草片のクリスマス/西洋古楽器による小演奏会
大阪市南森町のギャラリー草片(くさびら)へ。
クリスマスの演奏会を聴くため。「待降節から降誕祭、降誕祭後までを各地の音楽で辿るひととき」と副題が付いている。客席には25人くらいが集った。
以前ここで聴いたコンサートの感想は下記。
演奏は安宅留美子(歌/リコーダー/ルネサンスギター)、今泉仁志(歌/バウロン/フィドル)、森本英希(フルート/リコーダー)、赤坂放笛(オーボエ/オーボエダカッチャ/リコーダー)、吉竹百合子(チェンバロ)という面々。森本さんはテレマン室内オーケストラのメンバーである。

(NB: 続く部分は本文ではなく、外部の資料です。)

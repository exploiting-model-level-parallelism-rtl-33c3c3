// system_manager: the accelerator's link to the host.
//
// The host reaches the FPGA through a PCIe stream; the system manager turns
// the host's word requests into main-memory accesses (loading the model's
// parameters and inputs during initialisation, reading the outputs back
// afterwards) and into accesses to its own control registers, which hold the
// computing mode and the job descriptions and start the accelerator.
//
// Host port: a request (host_valid, host_we, host_addr, host_wdata) is
// accepted with host_ready; a read is answered by host_rvalid/host_rdata.
// One request is handled at a time. host_addr bit 31 = 0 addresses main
// memory (64-bit word address); bit 31 = 1 addresses a register, index in
// bits 11:0:
//   0x000  control  write: bit 0 start, bits 2:1 mode; read: bit 0 busy,
//                   bit 1 done (sticky, cleared by start), bits 3:2 mode
//   0x010 + 0x40*j  job j: +0 nlayers, +1 T, +2 batch B, +3 reuse,
//                   +8+9*l layer l: n, m, wx, wh, b, in, h, c, p base
//   0x100 + 4*c + s profiler count of core c, state s (lstm_pkg order)
//   0x110           profiler total cycles
//   0x120           slots; 0x121/0x122 idle slots core 0/1;
//                   0x123/0x124 barrier wait cycles core 0/1
// Register reads answer in the next cycle. Memory accesses go over the
// shared bus; a memory read is answered when its data returns.
//
// From the document: that the system manager moves host data into main
// memory and the results back. The register map, the host port and the way
// jobs are described are this design's own.
module system_manager
  import lstm_pkg::*;
(
  input  logic        clk,
  input  logic        rst_n,
  // host side (PCIe stream)
  input  logic        host_valid,
  output logic        host_ready,
  input  logic        host_we,
  input  logic [31:0] host_addr,
  input  word_t       host_wdata,
  output logic        host_rvalid,
  output word_t       host_rdata,
  // main-memory bus
  output mem_req_t    mreq,
  input  mem_rsp_t    mrsp,
  // accelerator control
  output logic        start,
  output mode_e       mode,
  output job_cfg_t    jobs [2],
  input  logic        busy,
  input  logic        done,
  input  logic [31:0] prof_cnt [2][4],
  input  logic [31:0] prof_total,
  input  logic [31:0] slots,
  input  logic [31:0] idle_slots [2],
  input  logic [31:0] sync_wait [2]
);
  typedef enum logic [1:0] { M_IDLE, M_MEM, M_MEMWAIT, M_REG } mstate_e;

  mstate_e     st;
  logic        we_q;
  logic [31:0] addr_q;
  word_t       wdata_q;
  logic        done_flag;

  assign host_ready = (st == M_IDLE);

  always_comb begin
    mreq       = '0;
    mreq.req   = (st == M_MEM);
    mreq.we    = we_q;
    mreq.addr  = addr_t'(addr_q[30:0]);
    mreq.wdata = wdata_q;
  end

  // register read
  function automatic logic [31:0] layer_field(layer_desc_t ld, int f);
    unique case (f)
      0: return 32'(ld.n);
      1: return 32'(ld.m);
      2: return ld.wx_base;
      3: return ld.wh_base;
      4: return ld.b_base;
      5: return ld.in_base;
      6: return ld.h_base;
      7: return ld.c_base;
      default: return ld.p_base;
    endcase
  endfunction

  logic [31:0] rreg;
  always_comb begin
    logic [11:0] a;
    int jn, o;
    a    = addr_q[11:0];
    jn   = (int'(a) - 'h10) / 'h40;
    o    = (int'(a) - 'h10) % 'h40;
    rreg = '0;
    if (a == 12'h000) rreg = {28'd0, 2'(mode), done_flag, busy};
    else if (a >= 12'h010 && a < 12'h090) begin
      if (o == 0)      rreg = 32'(jobs[jn].nlayers);
      else if (o == 1) rreg = 32'(jobs[jn].t);
      else if (o == 2) rreg = 32'(jobs[jn].b);
      else if (o == 3) rreg = 32'(jobs[jn].reuse);
      else if (o >= 8 && o < 8 + 9*int'(LMAX))
        rreg = layer_field(jobs[jn].layer[(o-8)/9], (o-8)%9);
    end
    else if (a >= 12'h100 && a < 12'h108) rreg = prof_cnt[a[2]][a[1:0]];
    else if (a == 12'h110) rreg = prof_total;
    else if (a == 12'h120) rreg = slots;
    else if (a == 12'h121) rreg = idle_slots[0];
    else if (a == 12'h122) rreg = idle_slots[1];
    else if (a == 12'h123) rreg = sync_wait[0];
    else if (a == 12'h124) rreg = sync_wait[1];
  end

  // decoded register write address: job, offset in job, layer, field
  logic [11:0] wa;
  logic        wj;
  int          wo, wl, wf;
  always_comb begin
    int rel;
    wa  = host_addr[11:0];
    rel = int'(wa) - 'h10;
    wj  = rel[6];
    wo  = rel % 'h40;
    wl  = (wo - 8) / 9;
    wf  = (wo - 8) % 9;
  end

  always_ff @(posedge clk or negedge rst_n) begin
    if (!rst_n) begin
      st          <= M_IDLE;
      we_q        <= 1'b0;
      addr_q      <= '0;
      wdata_q     <= '0;
      host_rvalid <= 1'b0;
      host_rdata  <= '0;
      start       <= 1'b0;
      mode        <= MODE_MP;
      jobs[0]     <= '0;
      jobs[1]     <= '0;
      done_flag   <= 1'b0;
    end else begin
      host_rvalid <= 1'b0;
      start       <= 1'b0;
      if (done) done_flag <= 1'b1;
      unique case (st)
        M_IDLE: if (host_valid) begin
          we_q    <= host_we;
          addr_q  <= host_addr;
          wdata_q <= host_wdata;
          if (!host_addr[31]) st <= M_MEM;
          else if (host_we) begin
            // register write
            if (wa == 12'h000) begin
              mode <= mode_e'(host_wdata[2:1]);
              if (host_wdata[0] && !busy) begin
                start     <= 1'b1;
                done_flag <= 1'b0;
              end
            end else if (wa >= 12'h010 && wa < 12'h090) begin
              if (wo == 0)      jobs[wj].nlayers <= host_wdata[2:0];
              else if (wo == 1) jobs[wj].t       <= host_wdata[15:0];
              else if (wo == 2) jobs[wj].b       <= host_wdata[15:0];
              else if (wo == 3) jobs[wj].reuse   <= host_wdata[7:0];
              else if (wo >= 8 && wo < 8 + 9*int'(LMAX)) begin
                unique case (wf)
                  0: jobs[wj].layer[wl].n       <= host_wdata[15:0];
                  1: jobs[wj].layer[wl].m       <= host_wdata[15:0];
                  2: jobs[wj].layer[wl].wx_base <= host_wdata[31:0];
                  3: jobs[wj].layer[wl].wh_base <= host_wdata[31:0];
                  4: jobs[wj].layer[wl].b_base  <= host_wdata[31:0];
                  5: jobs[wj].layer[wl].in_base <= host_wdata[31:0];
                  6: jobs[wj].layer[wl].h_base  <= host_wdata[31:0];
                  7: jobs[wj].layer[wl].c_base  <= host_wdata[31:0];
                  default: jobs[wj].layer[wl].p_base <= host_wdata[31:0];
                endcase
              end
            end
          end else st <= M_REG;
        end
        M_REG: begin
          host_rvalid <= 1'b1;
          host_rdata  <= word_t'(rreg);
          st          <= M_IDLE;
        end
        M_MEM: if (mrsp.gnt) st <= we_q ? M_IDLE : M_MEMWAIT;
        M_MEMWAIT: if (mrsp.rvalid) begin
          host_rvalid <= 1'b1;
          host_rdata  <= mrsp.rdata;
          st          <= M_IDLE;
        end
        default: st <= M_IDLE;
      endcase
    end
  end
endmodule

上の写真、手前一番左の楽器がオーボエ・ダ・カッチャ(”狩のオーボエ”=イングリッシュ・ホルンの原型)、次がバロック・オーボエ、そしてリコーダーの順。その奥の椅子の上にはフラウト・トラヴェルソ=バロック・フルートが置かれている。
曲目は、
- J.S.バッハ/カンタータ 第152番「信仰の道に歩み出よ」
- ボリビアのキャロル「そよ風に乗って」(南米ボリビア)
- モンセラートの朱い本より「処女母マリア」「山に輝く星」(スペイン)
- カタロニア民謡「聖母の御子」「鳥の歌」(スペイン)
- フランスの降誕祭(バルバドル「小さな天使」、ドラランド「トリオによるノエル」)

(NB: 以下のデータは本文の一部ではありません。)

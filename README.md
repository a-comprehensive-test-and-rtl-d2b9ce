# A testable ternary CAM block

A ternary content-addressable memory (TCAM) answers the question "which stored
words match this key?" in one step. Each stored bit can be 0, 1 or "don't
care" (X), and every word is compared with the key at once. Routers use this for
longest-prefix and classification lookups. Because every word is compared at
once, a search can match several words, so behind the array sit a
**multiple-match resolver** (MMR), which keeps only the highest-priority match,
and a **match address encoder** (MAE), which turns that match into an address.

Testing such a device is expensive. It has millions of match-line discharge
paths, and a resolver and encoder that no RAM test touches. This RTL models one
TCAM block together with the scan chains and multiplexers that let those parts
be tested back to front:

1. the encoder is tested from a scan chain;
2. the resolver tree is tested first node by node, then as a whole;
3. once both are trusted, the array is tested through ordinary searches, with
   the returned addresses serving as a compact result.

The default configuration is one block of 256 words of 144 bits, resolved by
16-input MMR nodes in two levels. Its first 36 bits form a pre-search segment
that gates the rest.

## Organisation

```
 cmd ──► tcam_ctrl ──► tcam_array ──ml──► mlsa_latch ──► Mux-1 ──► mmr_tree ──grant──► Mux-3 ──► mae ──► address
            ▲          (wl_decoder,                          ▲          │  │               ▲
            │           tcam_word_cmp)              scan_chain_a        │  └─grant_all─► scan_chain_b
            └──────────── match_found, mmd, address ◄───────────────────┘      (Mux-2)        │
                                                                                     scan_out ◄┘
```

| file | part |
|---|---|
| `rtl/tcam_pkg.sv` | default sizes, cell code, command type, tree geometry functions |
| `rtl/tcam_word_cmp.sv` | comparison logic of one word, pre-search and main match lines |
| `rtl/wl_decoder.sv` | address decoder / word lines |
| `rtl/tcam_array.sv` | storage, read, write, parallel search |
| `rtl/mlsa_latch.sv` | match-line sense latches |
| `rtl/mmr_node.sv` | one P-input resolver node |
| `rtl/mmr_tree.sv` | the resolver tree, with Mux-1 and node isolation |
| `rtl/mae.sv` | match address encoder |
| `rtl/scan_chain_a.sv` | scan chain a (SC-a) with the test-bus multiplexers (Mux-TB) |
| `rtl/scan_chain_b.sv` | scan chain b (SC-b) with its capture/shift multiplexers (Mux-2) |
| `rtl/tcam_ctrl.sv` | read/write/search controller that returns every match in turn |
| `rtl/tcam_top.sv` | the block; holds Mux-3 |

## The ternary cell and the match line

Each cell stores two bits, BL1 and BL2. A search drives two search lines, SL1
and SL2, per column with the same code:

| value | BL1/SL1 | BL2/SL2 |
|---|---|---|
| 0 | 0 | 1 |
| 1 | 1 | 0 |
| X | 0 | 0 |
| unused | 1 | 1 |

A cell pulls its word's match line low when `(SL2 & BL1) | (SL1 & BL2)`. This is
deliberately not an XOR: a stored X or a searched X turns both paths off, so it
never mismatches. A word matches only if no cell pulls its line down.

The commands carry the two bit vectors directly (`cmd_d1` = BL1 or SL1,
`cmd_d2` = BL2 or SL2), so every storage node can be written on its own, as RAM
tests need. `tcam_pkg::tern(value, care)` gives the code for one bit.

The match line is split. Bits [35:0] form a pre-search line. The main line over
bits [143:36] is precharged only when the pre-search matched. A word that
misses in its first 36 bits therefore never evaluates the remaining 108, which
is where a real array saves most of its search energy. Logically the result is
the same as one long match line. Which 36 bits form the pre-search segment is
this design's choice.

## The resolver tree

Resolving 256 lines in one piece is impractical, so 16 L1 nodes each resolve 16
lines. A single L2 node resolves the 16 "match found" signals of the L1 nodes.
Its one-hot output is the **enable** of the L1 nodes, so only the
highest-priority L1 node with a match passes anything to the encoder. Address 0
has the highest priority. For example, if addresses 3, 15 and 240 all match:

* L1 node 0 and L1 node 15 both report a match;
* the L2 node enables only node 0;
* node 0 passes address 3.

Each node also reports multiple-match detection (MMD). The tree's MMD is the
OR over all nodes.

Raising `N_WORDS` to another power of `MMR_P` adds levels automatically: 4096
words gives 3 levels and 65 536 gives 4. All per-level vectors are flattened
level by level. Level k takes bits `[level_off(k) +: level_width(k)]`, with
`T = chain_len(N, P)` bits in total, which is 272 at the defaults.

## Returning every match

Most of the array tests need *all* matching addresses of a search, not just
the first. The match-line latches hold the search result. In each following
cycle the tree picks the highest remaining match, the encoder gives its
address, and that latch bit is cleared. The controller keeps going while MMD
says more than one match is left. The results stream out on `res_*`, one per
cycle, with `res_more` high on all but the last. A search with no match gives
a single result with `res_hit = 0`.

Timing, counted from the clock edge that accepts a command (`cmd_valid &&
cmd_ready`):

| command | result | ready again |
|---|---|---|
| write | array written on the next edge | after 2 cycles |
| read | `rd_valid`, `rd_q1/rd_q2` after 2 edges | after 2 cycles |
| search, k ≥ 1 matches | results on edges 3 … k+2 | after k+2 cycles |
| search, no match | one no-hit result on edge 3 | after 3 cycles |

A command must be held until it is accepted, and an assertion checks this.
These latencies are this design's choices. The circuit it is modelled on uses
an asynchronous four-state machine (idle, read, write, search). Here that is a
synchronous machine with the same states plus a result state.

## Test structures and how to drive them

| test | `mux1_sel` | `node_test` | `mux_tb` | `mux2_sel` | `mux3_sel` | stimulus | observe |
|---|---|---|---|---|---|---|---|
| normal operation | 0 | 0 | – | – | 0 | commands | `res_*`, `rd_*` |
| encoder | – | – | – | 1 (shift) | 1 | `scb_in` | `mae_addr` |
| resolver nodes | 1 | 1 | 0 (parallel) | 0 capture, then 1 shift | 0 | `tb_in` | `scb_out` |
| resolver full tree | 1 | 0 | 1 (serial) | – | 0 | `tb_in` | `mae_addr` |

A multiplexer in position "a" is encoded as 0 and position "b" as 1.

**Encoder test.** Clear SC-b with `scb_clr`, then shift a single 1 followed by
zeros (`scb_en`, `mux2_sel = 1`). After shift j the encoder must show address
j. This takes n shifts. With SC-b all zero, the encoder's precharged outputs
read all ones.

**Node test.** SC-a holds one register per input of every node. With `mux_tb =
0`, every 16-bit segment loads from the shared 1-bit test bus `tb_in`, so all
17 nodes receive the same vector. The tree is cut and every node enabled. Shift
in 1s: they enter at each node's lowest-priority input (bit 15) and move
towards bit 0. After k shifts every node must grant input 16−k. Capture all
node outputs into SC-b (`mux2_sel = 0`, one `scb_en` cycle), then shift them
out of `scb_out`. The first bit out is the last register.

**Full-tree test.** With `mux_tb = 1`, SC-a is one serial chain. It starts at
L1 input 255 and runs down to L1 input 0, then on through the L2 segment. The
order of the upper levels is this design's reading of the structure. With the
tree reconnected, each new 1 must move the encoded address one step towards 0:
255, 254, …, 0, which is n+1 patterns.

**Array tests.** In normal mode, two tests run through ordinary commands:

* the intra-cell test fills every 8-bit logical column of word a with a. It
  then searches each column for each value with the other columns masked, and
  repeats with complemented data.
* the inter-cell test writes alternating all-0/all-1 words and then all-zero
  words. It searches with walking-1, all-0 and all-1 keys.

The returned addresses locate faulty rows. The XOR of an expected and an
unexpected address gives the faulty bit within a column.

## Verification

Every module has a self-checking testbench in `tb/`. Each prints
`TB_RESULT checks=N failures=M` and stops on a watchdog.
`tb/tb_tcam_top.sv` runs the whole flow above on the default 256 × 144 block. It
checks every returned address against a reference copy of the stored words. It
also checks the operation counts against the expected formulas:

* n encoder shifts;
* T·(p+1) node read-out shifts;
* n+1 full-tree patterns;
* 2n + 4n writes;
* 2n·l/log2 n intra-cell searches;
* 6l walking-bit inter-cell searches plus six all-0/all-1 searches;
* 4n inter-cell returned addresses.

It also checks the cycle count of every write and search. It counts
multiple-match searches, no-match searches, pre-search gating, reads, captures
and both scan-chain modes, and fails if any of them never happened. It
finishes in about a second of simulation time.

`tb/tb_tcam_diag.sv` exercises the fault-location part of the intra-cell
test. It uses the 16-word × 16-bit configuration with 4-bit logical columns
and, from the testbench, forces one cell's discharge term to model a single
transistor that is stuck open (SOP) or stuck on (SON). One fault is injected
at a time, of one of six kinds: SOP on the BL1 or BL2 path, SON on the BL1 or
BL2 path, or SON on the SL1 or SL2 path. The testbench then runs the
diagnosis:

* an unexpected address u in the search for value a is a stuck-open fault at
  relative bit log2(a XOR u) of word u;
* a missing expected address is searched again with one column bit masked at a
  time, which locates a stuck-on BL transistor;
* a word that still fails is located by a binary search in which parts of the
  stored word are masked, which finds a stuck-on SL transistor.

Thirty random faults are each reported with exactly the right kind, word and
bit, and a fault-free run reports nothing.

To run the end-to-end testbench with Verilator:

```
verilator --binary --timing --assert -Irtl -Itb -y rtl -y tb +libext+.sv \
    rtl/tcam_pkg.sv tb/tb_tcam_top.sv --top-module tb_tcam_top
./obj_dir/Vtb_tcam_top
```

The testbenches include `tb/tb_check.svh` by the path `tb/…`, so run
Verilator from the directory that holds `rtl/` and `tb/`. Other sizes are set
through the parameters of `tcam_top`: `N_WORDS` (a power of `MMR_P`),
`WORD_BITS`, `MMR_P` and `PRE_BITS`.

## What is modelled and what is not

* Storage is flip-flops that reset to X in every cell. The original cell is
  dynamic, with no reset and no modelled retention or refresh.
* The analog parts are reduced to their logic function: the current-mode
  match-line sense amplifier, the bit-line sense amplifier, the line drivers and
  the delay chains that time them. The dummy rows used for sense timing are
  absent.
* The encoder is written as static logic with the same result as its
  precharge/pull-down ROM.
* Programmable priority is not built; priority is fixed by address.
* Not built: redundancy and repair, banking and clock gating, a standard test
  access controller, and an on-chip BIST engine that would run the test flow.
  The test flow is run from outside the block, here by the testbench.
* The test structures give observability. They do not inject faults.
  `tb_tcam_top` runs the test algorithms on a fault-free block and checks that
  they report nothing. Faults exist only in `tb_tcam_diag`, which forces them
  from outside the RTL.
* The storage nodes are meant to be covered by an ordinary DRAM (or SRAM)
  march test. The separate BL1/BL2 write and read paths allow that, but no
  march test is included; the testbenches check reads with random data only.
* Only the intra-cell diagnosis is run against injected faults. The
  inter-cell test is run fault-free only.
* Coarse synthesis of the full-size array and top module is slow, because of
  the 256 × 144 × 2 storage bits and the 256-way read multiplexer. Lint and
  elaboration are fast.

- ブリテン諸島の伝承キャロル(アイルランド、イングランド民謡)
などが演奏された。
聴いたことがあるのは「鳥の歌」とイングランド民謡「三艘の船が行く」くらい。「鳥の歌」はカタロニア出身のチェリスト、パブロ・カザルスの演奏で有名だが、歌は初めて。またボリビアのキャロルは今泉さんが現地で入手し持ち帰った楽譜だそうで、日本では滅多に聴けない貴重な内容だった。
バッハのカンタータではリコーダーを担当した安宅さんの音が、他の奏者より明らかにピッチ(音程)が低くて気持ち悪かった。しかしそのほかの曲は問題なし。珍しい古楽がたくさん聴けて愉しかった。またバウロンというアイルランドの太鼓は初めて見た(→写真はこちら)。とても面白い音がした。

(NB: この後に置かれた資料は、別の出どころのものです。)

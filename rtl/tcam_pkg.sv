// tcam_pkg: constants, types and geometry helpers shared by the TCAM block.
//
// Cell encoding. A ternary cell stores two bits, BL1 and BL2, in two storage
// nodes; a search drives two search lines, SL1 and SL2, with the same code:
//   value   BL1/SL1  BL2/SL2
//   0          0        1
//   1          1        0
//   X          0        0      (stored: never mismatches; searched: masks the bit)
//   unused     1        1
// A cell discharges its match line when (SL2 & BL1) | (SL1 & BL2). This is the
// table and discharge rule of the comparison logic described for the cell; the
// 2-bit packing below is this design's own.
//
// Geometry. The multiple-match resolver (MMR) is a tree of P-input nodes. Level
// 0 (L1) has N inputs, level k has N/P**k inputs, the last level has one node.
// Both scan chains hold one bit per MMR input of every level, laid out level by
// level: level k occupies bits [level_off(k) +: level_width(k)].
package tcam_pkg;

  // Defaults: a 256-word block of 144-bit words resolved by 16-input MMR nodes,
  // with a 36-bit pre-search segment.
  parameter int unsigned N_WORDS   = 256;
  parameter int unsigned WORD_BITS = 144;
  parameter int unsigned MMR_P     = 16;
  parameter int unsigned PRE_BITS  = 36;

  // Cell codes as {BL1, BL2} / {SL1, SL2}.
  typedef logic [1:0] cell_t;
  localparam cell_t CELL_0 = 2'b01;
  localparam cell_t CELL_1 = 2'b10;
  localparam cell_t CELL_X = 2'b00;

  // User commands.
  typedef enum logic [1:0] {
    OP_NOP    = 2'd0,
    OP_READ   = 2'd1,
    OP_WRITE  = 2'd2,
    OP_SEARCH = 2'd3
  } op_t;

  // Number of MMR tree levels for n inputs and p-input nodes (n = p**levels).
  function automatic int unsigned num_levels(int unsigned n, int unsigned p);
    int unsigned l = 0;
    int unsigned w = n;
    while (w > 1) begin
      w = w / p;
      l++;
    end
    return l;
  endfunction

  // Inputs at level k.
  function automatic int unsigned level_width(int unsigned n, int unsigned p, int unsigned k);
    int unsigned w = n;
    for (int unsigned i = 0; i < k; i++) w = w / p;
    return w;
  endfunction

  // Offset of level k in the flattened per-level vectors.
  function automatic int unsigned level_off(int unsigned n, int unsigned p, int unsigned k);
    int unsigned o = 0;
    int unsigned w = n;
    for (int unsigned i = 0; i < k; i++) begin
      o = o + w;
      w = w / p;
    end
    return o;
  endfunction

  // Total scan-chain length: n + n/p + n/p**2 + ... (one bit per MMR input).
  function automatic int unsigned chain_len(int unsigned n, int unsigned p);
    return level_off(n, p, num_levels(n, p));
  endfunction

  // Ternary encode: value bits v, care bits c (c=0 gives X).
  function automatic logic [1:0] tern(logic v, logic c);
    return c ? (v ? CELL_1 : CELL_0) : CELL_X;
  endfunction

endpackage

古(いにしえ)の響きは異次元空間に彷徨いこんだようで、映画「ある日どこかで」の主人公リチャード(クリストファー・リーヴ)が体験したこと(タイムスリップ)は正にこんな感じだったのだろうなと、ふと想った。
余談だが、「ある日どこかで」は来年開催される「午前10時の映画祭」の”何度見てもすごい50本”に選ばれた(詳細は→こちら)。全国25の映画館でこの伝説の名作に逢える(ニュープリント)!なんと嬉しい事だろうか。